-------- DATA SUPPLIED --------

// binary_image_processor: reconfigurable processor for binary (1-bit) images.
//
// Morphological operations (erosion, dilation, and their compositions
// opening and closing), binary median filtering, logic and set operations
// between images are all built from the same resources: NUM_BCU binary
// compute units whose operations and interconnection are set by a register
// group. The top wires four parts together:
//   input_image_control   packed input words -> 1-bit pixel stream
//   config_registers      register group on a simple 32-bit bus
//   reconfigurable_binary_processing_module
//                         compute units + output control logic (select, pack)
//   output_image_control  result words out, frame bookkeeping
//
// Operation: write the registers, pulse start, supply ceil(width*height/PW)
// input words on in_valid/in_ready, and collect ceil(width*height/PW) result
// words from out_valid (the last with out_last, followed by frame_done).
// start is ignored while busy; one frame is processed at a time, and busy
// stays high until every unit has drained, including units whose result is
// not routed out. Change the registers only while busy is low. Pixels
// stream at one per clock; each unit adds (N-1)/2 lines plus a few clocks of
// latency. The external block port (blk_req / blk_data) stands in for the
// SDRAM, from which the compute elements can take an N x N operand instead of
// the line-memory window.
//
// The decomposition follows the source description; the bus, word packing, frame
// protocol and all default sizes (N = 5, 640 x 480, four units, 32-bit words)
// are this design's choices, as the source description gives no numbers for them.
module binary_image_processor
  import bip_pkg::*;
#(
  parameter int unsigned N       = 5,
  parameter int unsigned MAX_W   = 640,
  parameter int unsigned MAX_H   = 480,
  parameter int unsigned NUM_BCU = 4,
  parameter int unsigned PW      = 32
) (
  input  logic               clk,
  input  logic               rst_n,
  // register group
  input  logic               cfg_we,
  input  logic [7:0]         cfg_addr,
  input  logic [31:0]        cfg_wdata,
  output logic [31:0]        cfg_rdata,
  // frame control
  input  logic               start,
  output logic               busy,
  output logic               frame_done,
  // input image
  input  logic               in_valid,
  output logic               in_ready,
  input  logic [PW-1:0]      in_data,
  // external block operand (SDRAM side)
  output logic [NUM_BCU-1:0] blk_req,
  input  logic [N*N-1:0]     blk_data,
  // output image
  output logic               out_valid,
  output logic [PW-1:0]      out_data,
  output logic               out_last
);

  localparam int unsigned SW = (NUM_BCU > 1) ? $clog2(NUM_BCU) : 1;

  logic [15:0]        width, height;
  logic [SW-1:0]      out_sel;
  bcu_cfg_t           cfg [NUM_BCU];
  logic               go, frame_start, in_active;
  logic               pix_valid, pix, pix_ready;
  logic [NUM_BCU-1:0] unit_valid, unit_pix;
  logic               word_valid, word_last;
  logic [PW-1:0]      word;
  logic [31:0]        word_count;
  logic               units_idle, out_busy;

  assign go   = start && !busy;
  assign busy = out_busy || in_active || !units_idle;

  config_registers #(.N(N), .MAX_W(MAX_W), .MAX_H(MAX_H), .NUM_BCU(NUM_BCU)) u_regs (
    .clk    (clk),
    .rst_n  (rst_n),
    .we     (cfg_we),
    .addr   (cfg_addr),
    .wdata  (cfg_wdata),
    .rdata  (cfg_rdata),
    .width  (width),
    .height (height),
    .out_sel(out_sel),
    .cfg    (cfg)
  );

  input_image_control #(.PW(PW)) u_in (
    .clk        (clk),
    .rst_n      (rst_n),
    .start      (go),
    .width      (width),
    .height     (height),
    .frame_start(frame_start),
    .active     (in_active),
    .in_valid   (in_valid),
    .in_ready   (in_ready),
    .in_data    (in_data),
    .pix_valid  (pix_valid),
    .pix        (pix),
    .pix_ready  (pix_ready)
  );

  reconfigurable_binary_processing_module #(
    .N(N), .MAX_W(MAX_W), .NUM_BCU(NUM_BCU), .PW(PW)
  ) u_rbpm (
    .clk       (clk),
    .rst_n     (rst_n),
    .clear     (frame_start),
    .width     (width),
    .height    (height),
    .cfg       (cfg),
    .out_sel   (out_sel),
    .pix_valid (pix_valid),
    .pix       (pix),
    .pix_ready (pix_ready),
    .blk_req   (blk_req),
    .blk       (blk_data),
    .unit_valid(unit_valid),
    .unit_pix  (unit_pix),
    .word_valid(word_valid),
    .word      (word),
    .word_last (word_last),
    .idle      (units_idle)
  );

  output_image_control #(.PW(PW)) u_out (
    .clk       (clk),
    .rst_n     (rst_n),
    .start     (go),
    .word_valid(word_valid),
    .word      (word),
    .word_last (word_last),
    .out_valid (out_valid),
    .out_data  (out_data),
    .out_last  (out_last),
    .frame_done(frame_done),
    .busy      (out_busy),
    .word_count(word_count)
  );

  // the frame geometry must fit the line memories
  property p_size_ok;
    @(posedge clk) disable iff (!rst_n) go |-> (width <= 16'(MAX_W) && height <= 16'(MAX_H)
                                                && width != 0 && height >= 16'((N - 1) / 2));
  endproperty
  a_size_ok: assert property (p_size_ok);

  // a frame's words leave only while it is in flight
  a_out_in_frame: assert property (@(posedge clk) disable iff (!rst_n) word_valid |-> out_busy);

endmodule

--------

INSTRUCTIONS TO FOLLOW – Wherever the string "disable" turns up in the material, copy the whole line.

RESPONSE AREA –
    @(posedge clk) disable iff (!rst_n) go |-> (width <= 16'(MAX_W) && height <= 16'(MAX_H)
  a_out_in_frame: assert property (@(posedge clk) disable iff (!rst_n) word_valid |-> out_busy);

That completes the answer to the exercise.